DATA FOR THIS EXERCISE:
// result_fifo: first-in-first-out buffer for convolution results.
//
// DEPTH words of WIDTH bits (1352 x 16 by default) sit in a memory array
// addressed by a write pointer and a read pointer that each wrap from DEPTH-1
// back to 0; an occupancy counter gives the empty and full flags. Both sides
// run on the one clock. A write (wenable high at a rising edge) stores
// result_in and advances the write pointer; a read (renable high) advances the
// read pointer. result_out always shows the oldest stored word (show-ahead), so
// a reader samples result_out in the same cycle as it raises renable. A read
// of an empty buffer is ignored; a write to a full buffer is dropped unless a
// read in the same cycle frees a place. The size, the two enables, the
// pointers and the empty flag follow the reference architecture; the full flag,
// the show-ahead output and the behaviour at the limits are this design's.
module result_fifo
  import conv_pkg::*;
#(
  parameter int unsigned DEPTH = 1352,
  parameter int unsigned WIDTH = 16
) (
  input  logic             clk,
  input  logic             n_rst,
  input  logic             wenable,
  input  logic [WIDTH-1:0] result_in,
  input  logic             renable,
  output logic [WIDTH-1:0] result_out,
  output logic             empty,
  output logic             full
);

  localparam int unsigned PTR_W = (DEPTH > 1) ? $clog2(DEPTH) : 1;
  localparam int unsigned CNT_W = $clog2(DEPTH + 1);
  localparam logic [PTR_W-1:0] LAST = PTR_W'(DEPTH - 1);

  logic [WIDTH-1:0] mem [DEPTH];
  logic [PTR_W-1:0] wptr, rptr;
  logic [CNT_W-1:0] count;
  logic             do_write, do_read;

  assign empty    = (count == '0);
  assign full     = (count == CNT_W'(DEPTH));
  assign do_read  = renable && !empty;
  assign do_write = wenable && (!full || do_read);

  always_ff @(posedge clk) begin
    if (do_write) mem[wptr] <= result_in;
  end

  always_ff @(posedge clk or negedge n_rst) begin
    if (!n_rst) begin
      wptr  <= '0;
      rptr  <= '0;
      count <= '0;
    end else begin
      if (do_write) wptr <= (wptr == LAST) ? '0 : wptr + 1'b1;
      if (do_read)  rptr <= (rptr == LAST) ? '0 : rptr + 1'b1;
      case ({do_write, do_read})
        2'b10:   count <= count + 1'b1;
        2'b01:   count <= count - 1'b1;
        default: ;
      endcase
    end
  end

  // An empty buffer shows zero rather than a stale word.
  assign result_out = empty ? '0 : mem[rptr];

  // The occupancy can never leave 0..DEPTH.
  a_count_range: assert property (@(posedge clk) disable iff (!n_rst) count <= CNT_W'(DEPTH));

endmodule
--
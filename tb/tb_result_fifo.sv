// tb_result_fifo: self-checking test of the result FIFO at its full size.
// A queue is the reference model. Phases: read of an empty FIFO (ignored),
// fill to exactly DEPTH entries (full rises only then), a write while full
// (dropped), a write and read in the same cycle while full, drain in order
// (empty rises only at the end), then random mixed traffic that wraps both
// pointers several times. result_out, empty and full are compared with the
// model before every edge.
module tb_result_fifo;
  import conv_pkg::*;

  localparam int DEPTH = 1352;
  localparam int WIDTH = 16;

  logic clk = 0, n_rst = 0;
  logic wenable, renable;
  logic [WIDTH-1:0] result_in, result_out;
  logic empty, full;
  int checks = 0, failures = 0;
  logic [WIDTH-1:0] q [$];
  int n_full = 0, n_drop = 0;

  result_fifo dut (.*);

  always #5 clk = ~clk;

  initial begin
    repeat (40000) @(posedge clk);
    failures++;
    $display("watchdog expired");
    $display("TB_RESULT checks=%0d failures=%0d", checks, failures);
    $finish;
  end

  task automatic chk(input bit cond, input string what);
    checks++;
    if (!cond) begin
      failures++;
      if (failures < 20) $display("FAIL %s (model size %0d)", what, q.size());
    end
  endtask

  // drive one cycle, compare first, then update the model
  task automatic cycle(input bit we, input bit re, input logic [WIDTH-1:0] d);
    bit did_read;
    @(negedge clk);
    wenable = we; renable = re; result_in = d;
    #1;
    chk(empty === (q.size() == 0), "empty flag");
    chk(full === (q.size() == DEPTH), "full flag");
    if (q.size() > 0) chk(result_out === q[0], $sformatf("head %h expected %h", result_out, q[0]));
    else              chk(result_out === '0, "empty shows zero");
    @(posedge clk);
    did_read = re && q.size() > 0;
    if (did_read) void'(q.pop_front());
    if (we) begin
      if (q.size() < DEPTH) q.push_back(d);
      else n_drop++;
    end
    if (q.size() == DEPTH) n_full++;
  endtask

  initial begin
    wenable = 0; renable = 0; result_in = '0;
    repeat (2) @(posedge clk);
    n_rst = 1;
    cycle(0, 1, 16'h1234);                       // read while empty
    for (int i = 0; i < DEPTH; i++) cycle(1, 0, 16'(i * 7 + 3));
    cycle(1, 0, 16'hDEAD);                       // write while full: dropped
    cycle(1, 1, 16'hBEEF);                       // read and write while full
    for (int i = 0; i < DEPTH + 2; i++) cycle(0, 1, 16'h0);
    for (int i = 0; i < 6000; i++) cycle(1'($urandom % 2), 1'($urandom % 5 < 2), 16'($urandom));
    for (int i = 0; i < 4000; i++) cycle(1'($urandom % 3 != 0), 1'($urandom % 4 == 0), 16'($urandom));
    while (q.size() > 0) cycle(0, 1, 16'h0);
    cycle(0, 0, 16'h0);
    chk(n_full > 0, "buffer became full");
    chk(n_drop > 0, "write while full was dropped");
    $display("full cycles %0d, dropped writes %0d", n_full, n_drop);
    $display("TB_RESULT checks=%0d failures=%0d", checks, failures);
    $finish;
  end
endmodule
...
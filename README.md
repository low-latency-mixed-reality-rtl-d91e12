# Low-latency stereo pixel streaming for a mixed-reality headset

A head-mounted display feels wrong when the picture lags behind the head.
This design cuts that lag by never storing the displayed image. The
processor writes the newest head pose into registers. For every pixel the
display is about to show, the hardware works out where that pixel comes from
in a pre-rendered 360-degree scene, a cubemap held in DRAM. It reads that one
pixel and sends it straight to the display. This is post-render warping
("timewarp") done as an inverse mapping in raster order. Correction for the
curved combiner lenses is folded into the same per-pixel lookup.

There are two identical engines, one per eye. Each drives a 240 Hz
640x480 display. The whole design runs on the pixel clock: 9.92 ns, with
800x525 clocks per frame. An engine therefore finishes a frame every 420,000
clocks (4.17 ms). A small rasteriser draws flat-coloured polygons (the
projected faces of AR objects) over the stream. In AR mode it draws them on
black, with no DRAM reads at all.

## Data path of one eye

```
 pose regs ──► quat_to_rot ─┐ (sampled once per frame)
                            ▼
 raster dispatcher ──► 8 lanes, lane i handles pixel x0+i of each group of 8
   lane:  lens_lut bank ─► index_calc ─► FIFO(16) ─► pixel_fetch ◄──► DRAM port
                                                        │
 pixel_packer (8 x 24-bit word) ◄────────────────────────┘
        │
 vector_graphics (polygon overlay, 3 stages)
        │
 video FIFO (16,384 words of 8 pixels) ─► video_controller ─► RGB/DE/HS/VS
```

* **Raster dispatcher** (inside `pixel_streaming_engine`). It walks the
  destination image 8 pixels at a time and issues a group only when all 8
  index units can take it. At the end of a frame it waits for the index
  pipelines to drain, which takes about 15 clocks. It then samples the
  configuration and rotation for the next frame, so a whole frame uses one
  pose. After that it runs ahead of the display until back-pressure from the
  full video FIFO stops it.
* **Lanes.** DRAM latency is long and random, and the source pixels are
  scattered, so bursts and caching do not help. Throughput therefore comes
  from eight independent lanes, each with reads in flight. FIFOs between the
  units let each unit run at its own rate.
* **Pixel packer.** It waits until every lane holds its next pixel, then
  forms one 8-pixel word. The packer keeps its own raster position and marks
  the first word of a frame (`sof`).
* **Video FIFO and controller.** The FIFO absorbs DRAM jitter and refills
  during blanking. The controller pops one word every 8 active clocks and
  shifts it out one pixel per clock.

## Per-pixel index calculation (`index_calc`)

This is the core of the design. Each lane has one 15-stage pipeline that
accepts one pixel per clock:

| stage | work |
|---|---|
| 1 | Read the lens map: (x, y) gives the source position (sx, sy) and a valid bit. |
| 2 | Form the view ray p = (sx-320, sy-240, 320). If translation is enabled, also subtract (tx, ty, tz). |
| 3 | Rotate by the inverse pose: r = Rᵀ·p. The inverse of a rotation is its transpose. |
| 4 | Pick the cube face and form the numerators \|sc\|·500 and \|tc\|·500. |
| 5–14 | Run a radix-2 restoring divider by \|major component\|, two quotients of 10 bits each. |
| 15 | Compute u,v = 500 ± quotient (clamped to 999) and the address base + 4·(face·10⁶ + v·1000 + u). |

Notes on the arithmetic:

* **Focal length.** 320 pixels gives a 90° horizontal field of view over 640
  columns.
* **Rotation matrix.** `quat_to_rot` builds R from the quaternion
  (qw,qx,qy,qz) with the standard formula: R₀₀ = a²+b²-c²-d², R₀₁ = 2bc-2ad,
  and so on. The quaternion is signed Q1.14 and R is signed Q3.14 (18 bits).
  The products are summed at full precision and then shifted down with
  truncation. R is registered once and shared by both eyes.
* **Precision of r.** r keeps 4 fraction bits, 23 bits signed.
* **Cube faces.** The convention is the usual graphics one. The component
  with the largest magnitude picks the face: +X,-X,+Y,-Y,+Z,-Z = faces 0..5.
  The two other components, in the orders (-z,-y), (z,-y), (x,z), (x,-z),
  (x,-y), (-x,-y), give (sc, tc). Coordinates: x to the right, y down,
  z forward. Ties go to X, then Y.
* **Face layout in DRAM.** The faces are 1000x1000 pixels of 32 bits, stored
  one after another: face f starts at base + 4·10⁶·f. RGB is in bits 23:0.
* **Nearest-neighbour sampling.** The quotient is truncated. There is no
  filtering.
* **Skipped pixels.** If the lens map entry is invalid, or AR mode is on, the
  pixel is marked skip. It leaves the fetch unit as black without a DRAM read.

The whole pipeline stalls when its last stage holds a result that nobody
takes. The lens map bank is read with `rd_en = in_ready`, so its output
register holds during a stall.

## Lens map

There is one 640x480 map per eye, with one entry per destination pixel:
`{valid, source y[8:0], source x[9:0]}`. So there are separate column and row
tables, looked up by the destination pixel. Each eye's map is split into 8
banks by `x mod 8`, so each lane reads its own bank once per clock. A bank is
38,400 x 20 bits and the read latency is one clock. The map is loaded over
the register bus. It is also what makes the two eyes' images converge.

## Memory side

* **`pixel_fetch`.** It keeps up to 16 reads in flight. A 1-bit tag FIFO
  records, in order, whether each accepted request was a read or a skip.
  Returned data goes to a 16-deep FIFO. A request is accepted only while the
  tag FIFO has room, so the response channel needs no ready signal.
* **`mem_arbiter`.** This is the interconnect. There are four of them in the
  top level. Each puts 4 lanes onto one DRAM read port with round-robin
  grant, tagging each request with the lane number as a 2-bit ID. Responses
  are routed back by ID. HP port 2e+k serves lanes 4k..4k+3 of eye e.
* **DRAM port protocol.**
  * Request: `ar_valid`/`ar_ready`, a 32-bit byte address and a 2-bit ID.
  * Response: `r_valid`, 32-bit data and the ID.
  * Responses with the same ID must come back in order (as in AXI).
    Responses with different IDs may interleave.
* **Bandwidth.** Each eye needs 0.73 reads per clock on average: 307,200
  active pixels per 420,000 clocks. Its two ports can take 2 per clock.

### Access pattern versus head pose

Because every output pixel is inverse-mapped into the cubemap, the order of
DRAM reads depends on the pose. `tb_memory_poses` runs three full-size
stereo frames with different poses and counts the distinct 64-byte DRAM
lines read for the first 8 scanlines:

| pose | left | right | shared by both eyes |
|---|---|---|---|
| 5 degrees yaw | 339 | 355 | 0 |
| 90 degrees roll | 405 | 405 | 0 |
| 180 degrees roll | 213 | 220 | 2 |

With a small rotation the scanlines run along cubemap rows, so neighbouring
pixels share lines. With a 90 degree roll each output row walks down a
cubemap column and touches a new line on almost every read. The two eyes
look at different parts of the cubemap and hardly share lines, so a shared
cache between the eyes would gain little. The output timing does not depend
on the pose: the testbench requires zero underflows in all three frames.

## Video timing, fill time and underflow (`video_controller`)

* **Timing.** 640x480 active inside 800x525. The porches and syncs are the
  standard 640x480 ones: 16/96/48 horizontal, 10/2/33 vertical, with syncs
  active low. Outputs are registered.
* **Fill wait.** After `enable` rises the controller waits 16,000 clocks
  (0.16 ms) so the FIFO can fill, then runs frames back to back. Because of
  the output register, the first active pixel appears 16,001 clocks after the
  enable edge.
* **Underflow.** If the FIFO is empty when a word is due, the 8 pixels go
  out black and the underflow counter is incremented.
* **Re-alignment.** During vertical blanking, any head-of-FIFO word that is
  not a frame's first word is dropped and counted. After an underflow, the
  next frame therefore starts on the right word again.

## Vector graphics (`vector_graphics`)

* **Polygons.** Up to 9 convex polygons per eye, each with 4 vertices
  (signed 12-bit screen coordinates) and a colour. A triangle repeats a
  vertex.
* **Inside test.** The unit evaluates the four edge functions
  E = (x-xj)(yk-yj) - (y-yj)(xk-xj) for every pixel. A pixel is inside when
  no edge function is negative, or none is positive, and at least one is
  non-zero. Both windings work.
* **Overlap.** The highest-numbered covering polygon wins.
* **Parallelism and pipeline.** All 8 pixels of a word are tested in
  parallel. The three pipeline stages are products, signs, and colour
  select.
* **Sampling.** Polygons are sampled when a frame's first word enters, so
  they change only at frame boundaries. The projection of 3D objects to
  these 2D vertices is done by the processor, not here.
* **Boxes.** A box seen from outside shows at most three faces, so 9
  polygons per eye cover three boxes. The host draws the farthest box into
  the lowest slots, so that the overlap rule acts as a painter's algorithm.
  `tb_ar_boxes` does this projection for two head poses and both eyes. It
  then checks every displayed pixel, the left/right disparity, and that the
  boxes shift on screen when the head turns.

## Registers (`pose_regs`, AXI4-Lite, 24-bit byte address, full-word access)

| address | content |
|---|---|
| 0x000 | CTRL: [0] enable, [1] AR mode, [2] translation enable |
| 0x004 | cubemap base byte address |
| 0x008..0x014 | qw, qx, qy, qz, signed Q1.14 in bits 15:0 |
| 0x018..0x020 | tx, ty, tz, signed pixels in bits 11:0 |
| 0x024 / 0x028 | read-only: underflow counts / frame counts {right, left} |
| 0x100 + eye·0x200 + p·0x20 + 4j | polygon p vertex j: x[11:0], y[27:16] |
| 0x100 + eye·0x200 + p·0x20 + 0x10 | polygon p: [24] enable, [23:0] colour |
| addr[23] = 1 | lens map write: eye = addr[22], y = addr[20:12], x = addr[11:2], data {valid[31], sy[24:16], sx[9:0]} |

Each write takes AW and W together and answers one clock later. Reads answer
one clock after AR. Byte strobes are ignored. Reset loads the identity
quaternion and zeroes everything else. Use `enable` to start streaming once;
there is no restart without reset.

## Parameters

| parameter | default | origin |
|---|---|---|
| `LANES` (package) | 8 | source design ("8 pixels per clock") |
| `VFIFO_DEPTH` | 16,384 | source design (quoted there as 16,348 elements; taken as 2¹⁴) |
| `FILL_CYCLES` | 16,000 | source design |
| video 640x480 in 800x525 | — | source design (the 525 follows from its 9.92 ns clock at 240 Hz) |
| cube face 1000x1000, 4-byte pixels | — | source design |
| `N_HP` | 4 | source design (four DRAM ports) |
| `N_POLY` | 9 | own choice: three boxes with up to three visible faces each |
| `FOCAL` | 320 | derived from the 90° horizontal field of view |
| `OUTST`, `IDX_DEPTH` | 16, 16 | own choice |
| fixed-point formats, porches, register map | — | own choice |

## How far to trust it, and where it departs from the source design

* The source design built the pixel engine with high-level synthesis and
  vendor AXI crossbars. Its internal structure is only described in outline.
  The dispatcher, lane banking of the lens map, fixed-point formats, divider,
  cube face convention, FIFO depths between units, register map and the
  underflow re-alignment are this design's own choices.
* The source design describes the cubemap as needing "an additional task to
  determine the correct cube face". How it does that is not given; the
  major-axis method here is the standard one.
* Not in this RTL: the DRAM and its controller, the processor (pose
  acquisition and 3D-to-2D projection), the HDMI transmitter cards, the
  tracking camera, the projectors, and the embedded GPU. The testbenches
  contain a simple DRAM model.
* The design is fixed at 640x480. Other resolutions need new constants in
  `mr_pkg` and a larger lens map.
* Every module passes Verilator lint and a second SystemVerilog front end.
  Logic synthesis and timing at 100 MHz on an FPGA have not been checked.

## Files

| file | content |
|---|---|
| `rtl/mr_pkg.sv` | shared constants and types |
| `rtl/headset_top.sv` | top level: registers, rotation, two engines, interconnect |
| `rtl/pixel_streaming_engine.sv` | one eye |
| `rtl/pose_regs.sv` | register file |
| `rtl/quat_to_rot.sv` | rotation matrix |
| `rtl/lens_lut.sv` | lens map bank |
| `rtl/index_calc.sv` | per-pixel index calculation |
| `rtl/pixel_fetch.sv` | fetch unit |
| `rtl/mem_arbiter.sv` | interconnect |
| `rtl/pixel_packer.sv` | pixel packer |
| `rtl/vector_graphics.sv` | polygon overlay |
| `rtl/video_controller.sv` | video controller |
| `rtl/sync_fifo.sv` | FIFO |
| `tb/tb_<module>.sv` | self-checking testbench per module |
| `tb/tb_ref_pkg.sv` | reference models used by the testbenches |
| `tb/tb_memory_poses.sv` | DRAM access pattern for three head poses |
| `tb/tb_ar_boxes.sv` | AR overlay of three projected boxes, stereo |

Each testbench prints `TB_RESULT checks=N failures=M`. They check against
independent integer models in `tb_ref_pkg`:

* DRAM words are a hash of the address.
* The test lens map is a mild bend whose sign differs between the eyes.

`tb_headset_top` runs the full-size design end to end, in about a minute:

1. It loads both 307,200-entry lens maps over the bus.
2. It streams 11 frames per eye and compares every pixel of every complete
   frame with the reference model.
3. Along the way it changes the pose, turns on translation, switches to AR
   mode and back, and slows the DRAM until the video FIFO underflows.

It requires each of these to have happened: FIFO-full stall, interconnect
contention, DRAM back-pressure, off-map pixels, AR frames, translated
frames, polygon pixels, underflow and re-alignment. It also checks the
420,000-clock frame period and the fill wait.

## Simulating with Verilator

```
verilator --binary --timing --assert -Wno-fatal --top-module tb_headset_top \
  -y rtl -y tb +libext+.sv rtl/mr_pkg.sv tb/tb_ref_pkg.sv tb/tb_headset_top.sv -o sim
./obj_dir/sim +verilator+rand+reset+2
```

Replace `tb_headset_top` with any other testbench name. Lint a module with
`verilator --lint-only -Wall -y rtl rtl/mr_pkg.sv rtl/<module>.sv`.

EXERCISE:
The range runs from the line with "no edge function" up to and including the line with "byte address |" in the listing above; please write out exactly those lines and nothing more.

SOLUTION TO THE PROBLEM:
  no edge function is negative, or none is positive, and at least one is
  non-zero. Both windings work.
* **Overlap.** The highest-numbered covering polygon wins.
* **Parallelism and pipeline.** All 8 pixels of a word are tested in
  parallel. The three pipeline stages are products, signs, and colour
  select.
* **Sampling.** Polygons are sampled when a frame's first word enters, so
  they change only at frame boundaries. The projection of 3D objects to
  these 2D vertices is done by the processor, not here.
* **Boxes.** A box seen from outside shows at most three faces, so 9
  polygons per eye cover three boxes. The host draws the farthest box into
  the lowest slots, so that the overlap rule acts as a painter's algorithm.
  `tb_ar_boxes` does this projection for two head poses and both eyes. It
  then checks every displayed pixel, the left/right disparity, and that the
  boxes shift on screen when the head turns.

## Registers (`pose_regs`, AXI4-Lite, 24-bit byte address, full-word access)

| address | content |
|---|---|
| 0x000 | CTRL: [0] enable, [1] AR mode, [2] translation enable |
| 0x004 | cubemap base byte address |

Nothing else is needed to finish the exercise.